In the new DynaSOAr Service Provider receives a service request (say meant for Service A) from a consumer. It simply adds the abstract name of the service and the endpoint of the internal registry to the message header and passes it onto the bound entity, which can be a Broker or a HostProvider. The Broker and the HostProvider have similar interfaces, but they function differently. A HostProvider either manages a cluster of nodes, in which case, the HostProvider entity is a ROOT. Alternatively, it can be one of the nodes in the cluster as well, in which case it is the LEAF. So, the Service Provider will always have an entity locally bound to it - and this entity can be a broker, connecting to other brokers or HostProviders. This entity can also be a ROOT HostProvider, and a LEAF HostProvider too. Services are always deployed on the LEAF HostProvider. A Broker decides on where to forward the request if it is connected to other brokers or HostProviders.
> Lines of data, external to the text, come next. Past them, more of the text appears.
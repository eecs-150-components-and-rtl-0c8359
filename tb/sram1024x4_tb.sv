// Self-checking testbench of the 1024 x 4 SRAM: writes every word, reads them
// back in random order with RD, checks that IO is driven only when reading,
// and random mixed read/write traffic against a model.
module sram1024x4_tb;

  localparam int WD_CYCLES = 40000;
  int checks = 0, failures = 0;
  logic clk = 1'b0;
  always #5 clk = ~clk;

  task automatic check(input bit ok, input string msg);
    checks++;
    if (!ok) begin failures++; $display("FAIL: %s", msg); end
  endtask

  initial begin
    repeat (WD_CYCLES) @(posedge clk);
    failures++;
    $display("FAIL: watchdog");
    $display("TB_RESULT checks=%0d failures=%0d", checks, failures);
    $finish;
  end

  logic       rd, wr, io_oe;
  logic [9:0] a;
  logic [3:0] io_in, io_out;
  logic [3:0] m [1024];

  sram1024x4 dut (.clk, .rd, .wr, .a, .io_in, .io_out, .io_oe);

  initial begin
    for (int i = 0; i < 1024; i++) begin
      rd = 1'($urandom);
      wr = 1; a = 10'(i); io_in = 4'($urandom); m[i] = io_in;
      #1 check(!io_oe, "IO not driven while writing, even with RD");
      @(negedge clk);
    end
    wr = 0;
    for (int i = 0; i < 3000; i++) begin
      rd = 1'($urandom); a = 10'($urandom);
      #1 check(io_oe == rd && io_out == (rd ? m[a] : 4'h0), $sformatf("read %h: rd=%b oe=%b out=%h expected %h", a, rd, io_oe, io_out, m[a]));
      if ($urandom % 4 == 0) begin
        wr = 1; io_in = 4'($urandom);
        @(posedge clk) m[a] = io_in;
        #1 wr = 0;
      end
    end
    $display("TB_RESULT checks=%0d failures=%0d", checks, failures);
    $finish;
  end

endmodule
Right now, I have a very simple random scheduler, but there is a group at Newcastle who are looking into proper scheduling algorithms for this. The HostProvider, once it receives the request checks whether it has the service already deployed within its domain - in which case it is passed on to that node. If the service hasn't yet been deployed, the service code (currently only WAR files) is fetched from the repository and deployed on a target node...

(Right now, I am not considering hybrid nodes - where the node may be responsible for managing other nodes, and deploy service on itself as well)

I have tried some new things in this version - for example using Castor instead of Axis generated stubs. I am using the recommended signature for message-oriented services (because these services need to deal with message headers). I created a schema for all the messages (defined the messages) and used Castor to generate the Java bindings - and within the services, the messages are created using these Java bindings and then marshalled into an XML document using Castor - on the other hand, an XML formatted message is unmarshalled into Java objects by Castor. I am not totally sure whether this approach has been tried by someone or not or whether this should be the proper approach for message-orientation though. But it seems to fit into the concept of message-oriented services, where you first define your schema, and there is only one method in the service interface which decides what to do based on the message received...

Further, I have been able to use this framework with OGSA-DQP - where, the evaluator services can now be dynamically deployed on the nodes which contain the data resources. So, this is one step in the direction of achieving what we call "moving the code to the data".